- [PROMPT] Take the data below and copy exactly the lines starting at the one with "word_t sent [$];" and finishing at the one with "table_d[n_drv - 1]", both included.

- [STUDY MATERIAL]
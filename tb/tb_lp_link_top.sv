// End-to-end testbench of lp_link_top at its default parameters.
//
// Phase 1: one word into an idle link; the cycles from acceptance to the
//          decoded word are checked against the latency W + 3.
// Phase 2: the code table's four data words; each must cross the line with
//          the table's encoded word and L1/L2 and come out restored.
// Phase 3: back-to-back words with the consumer always ready; the link must
//          deliver one word per W cycles.
// Phase 4: random words with random producer gaps and long consumer stalls,
//          so that both switches fill and the sender is held off.
// Every word must come out unchanged and in order. Each mechanism is counted
// (each L1/L2 value on the line, switch A full, switch B full, the sender
// refusing a word, the receiver holding a word); one that never happened is
// a failure. The transitions on the serial line within words are compared
// with those the plain words would have had.
module tb_lp_link_top;
  import lp_pkg::*;
  import lp_ref_pkg::*;

  logic  clk = 0, rst_n = 0;
  logic  in_valid = 0, in_ready;
  word_t in_data = '0;
  logic  out_valid, out_ready = 0;
  word_t out_data;
  mode_t out_l;
  logic  line_data, line_valid;
  mode_t line_l;
  int    checks = 0, failures = 0;

  lp_link_top dut (.*);

  always #5 clk = ~clk;

  typedef enum int {P_IDLE, P_ONE, P_TABLE, P_STREAM, P_RANDOM} phase_t;
  phase_t phase = P_IDLE;

  word_t table_d [4] = '{8'b10101010, 8'b01010001, 8'b10001010, 8'b11111111};
  word_t table_e [4] = '{8'b11000110, 8'b00110001, 8'b10000110, 8'b11111111};
  logic [1:0] table_l [4] = '{2'b11, 2'b10, 2'b01, 2'b00};

  int    cycle = 0;
  word_t sent [$];
  int    sent_at [$];
  int    n_drv = 0, n_in = 0, n_out = 0;
  int    done_at [int];
  int    first_latency = -1;

  // Mechanism counters.
  int    mode_seen [4] = '{0, 0, 0, 0};
  int    a_full = 0, b_full = 0, sender_wait = 0, recv_hold = 0;
  // Transition counters.
  int    line_bits = 0, line_trans = 0, plain_trans = 0;
  word_t line_word;
  logic  [1:0] line_word_l;
  int    line_pos = 0, line_words = 0;

  task automatic expect_eq(int got, int want, string what);
    checks++;
    if (got != want) begin
      failures++;
      $display("FAIL %s: got %0d want %0d", what, got, want);
    end
  endtask

  always @(posedge clk) begin
    cycle <= cycle + 1;
    if (rst_n) begin
      // Producer.
      if (in_valid && in_ready) begin
        sent.push_back(in_data);
        sent_at.push_back(cycle);
        n_in++;
      end
      if (in_valid && !in_ready) sender_wait++;
      if (!in_valid || in_ready) begin
        bit v;
        case (phase)
          P_ONE:    v = (n_drv < 1);
          P_TABLE:  v = (n_drv < 5);
          P_STREAM: v = 1'b1;
          P_RANDOM: v = $urandom_range(0, 4) != 0;
          default:  v = 1'b0;
        endcase
        in_valid <= v;
        in_data  <= (phase == P_TABLE && n_drv >= 1 && n_drv < 5) ? table_d[n_drv - 1]
                                                                  : word_t'($urandom);
        if (v) n_drv++;
      end
      // Consumer.
      case (phase)
        P_RANDOM: out_ready <= ($urandom_range(0, 99) < 70) ? 1'b1
                             : (($urandom_range(0, 99) < 10) ? 1'b0 : out_ready);
        default:  out_ready <= 1'b1;
      endcase
      if (out_valid && !out_ready) recv_hold++;
      if (out_valid && out_ready) begin
        word_t d;
        int    t;
        d = sent.pop_front();
        t = sent_at.pop_front();
        checks++;
        if (out_data !== d) begin
          failures++;
          $display("FAIL word %0d: got %b want %b", n_out, out_data, d);
        end
        if (n_out == 0) first_latency = cycle - t;
        n_out++;
        done_at[n_out] = cycle;
      end
      // Switches.
      if (!dut.u_switch_a.in_ready) a_full++;
      if (!dut.u_switch_b.in_ready) b_full++;
      // Serial line between the switches.
      if (line_valid) begin
        line_word[line_pos] = line_data;
        line_word_l = line_l;
        line_pos++;
        if (line_pos == W) begin
          word_t d;
          line_pos = 0;
          mode_seen[line_word_l]++;
          line_trans  += ref_trans(line_word);
          d = ref_decode(line_word, line_word_l);
          plain_trans += ref_trans(d);
          // Table words are words 2..5 of the run.
          if (line_words >= 1 && line_words < 5) begin
            checks++;
            if (line_word !== table_e[line_words - 1] || line_word_l !== table_l[line_words - 1]) begin
              failures++;
              $display("FAIL table row %0d on the line: %b/%b", line_words - 1, line_word, line_word_l);
            end
          end
          line_words++;
        end
      end
    end
  end

  initial begin
    repeat (200000) @(posedge clk);
    failures++;
    $display("watchdog expired");
    $display("TB_RESULT checks=%0d failures=%0d", checks, failures);
    $finish;
  end

  initial begin
    int base;
    repeat (3) @(posedge clk);
    rst_n <= 1;
    @(posedge clk);
    phase = P_ONE;
    wait (n_out == 1);
    expect_eq(first_latency, W + 3, "latency of one word through an idle link");
    phase = P_TABLE;
    wait (n_out == 5);
    repeat (20) @(posedge clk);
    phase = P_STREAM;
    base = n_out;
    wait (n_out == base + 14);
    expect_eq(done_at[base + 14] - done_at[base + 4], 10 * W, "cycles for 10 streamed words");
    phase = P_RANDOM;
    wait (n_out == 3000);
    phase = P_IDLE;
    $display("L1L2 on the line: 00=%0d 10=%0d 01=%0d 11=%0d", mode_seen[0], mode_seen[2],
             mode_seen[1], mode_seen[3]);
    $display("cycles switch A full=%0d, switch B full=%0d, sender refusing=%0d, receiver holding=%0d",
             a_full, b_full, sender_wait, recv_hold);
    $display("transitions within words on the line: %0d coded, %0d plain", line_trans, plain_trans);
    for (int m = 0; m < 4; m++) begin
      checks++;
      if (mode_seen[m] == 0) begin
        failures++;
        $display("FAIL L1L2=%b never used", 2'(m));
      end
    end
    checks++; if (a_full == 0)      begin failures++; $display("FAIL switch A never full"); end
    checks++; if (b_full == 0)      begin failures++; $display("FAIL switch B never full"); end
    checks++; if (sender_wait == 0) begin failures++; $display("FAIL sender never refused a word"); end
    checks++; if (recv_hold == 0)   begin failures++; $display("FAIL receiver never held a word"); end
    checks++;
    if (line_trans > plain_trans) begin
      failures++;
      $display("FAIL coding added transitions");
    end
    $display("TB_RESULT checks=%0d failures=%0d", checks, failures);
    $finish;
  end
endmodule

- [SOLUTION FOR THIS PROBLEM]
  word_t sent [$];
  int    sent_at [$];
  int    n_drv = 0, n_in = 0, n_out = 0;
  int    done_at [int];
  int    first_latency = -1;

  // Mechanism counters.
  int    mode_seen [4] = '{0, 0, 0, 0};
  int    a_full = 0, b_full = 0, sender_wait = 0, recv_hold = 0;
  // Transition counters.
  int    line_bits = 0, line_trans = 0, plain_trans = 0;
  word_t line_word;
  logic  [1:0] line_word_l;
  int    line_pos = 0, line_words = 0;

  task automatic expect_eq(int got, int want, string what);
    checks++;
    if (got != want) begin
      failures++;
      $display("FAIL %s: got %0d want %0d", what, got, want);
    end
  endtask

  always @(posedge clk) begin
    cycle <= cycle + 1;
    if (rst_n) begin
      // Producer.
      if (in_valid && in_ready) begin
        sent.push_back(in_data);
        sent_at.push_back(cycle);
        n_in++;
      end
      if (in_valid && !in_ready) sender_wait++;
      if (!in_valid || in_ready) begin
        bit v;
        case (phase)
          P_ONE:    v = (n_drv < 1);
          P_TABLE:  v = (n_drv < 5);
          P_STREAM: v = 1'b1;
          P_RANDOM: v = $urandom_range(0, 4) != 0;
          default:  v = 1'b0;
        endcase
        in_valid <= v;
        in_data  <= (phase == P_TABLE && n_drv >= 1 && n_drv < 5) ? table_d[n_drv - 1]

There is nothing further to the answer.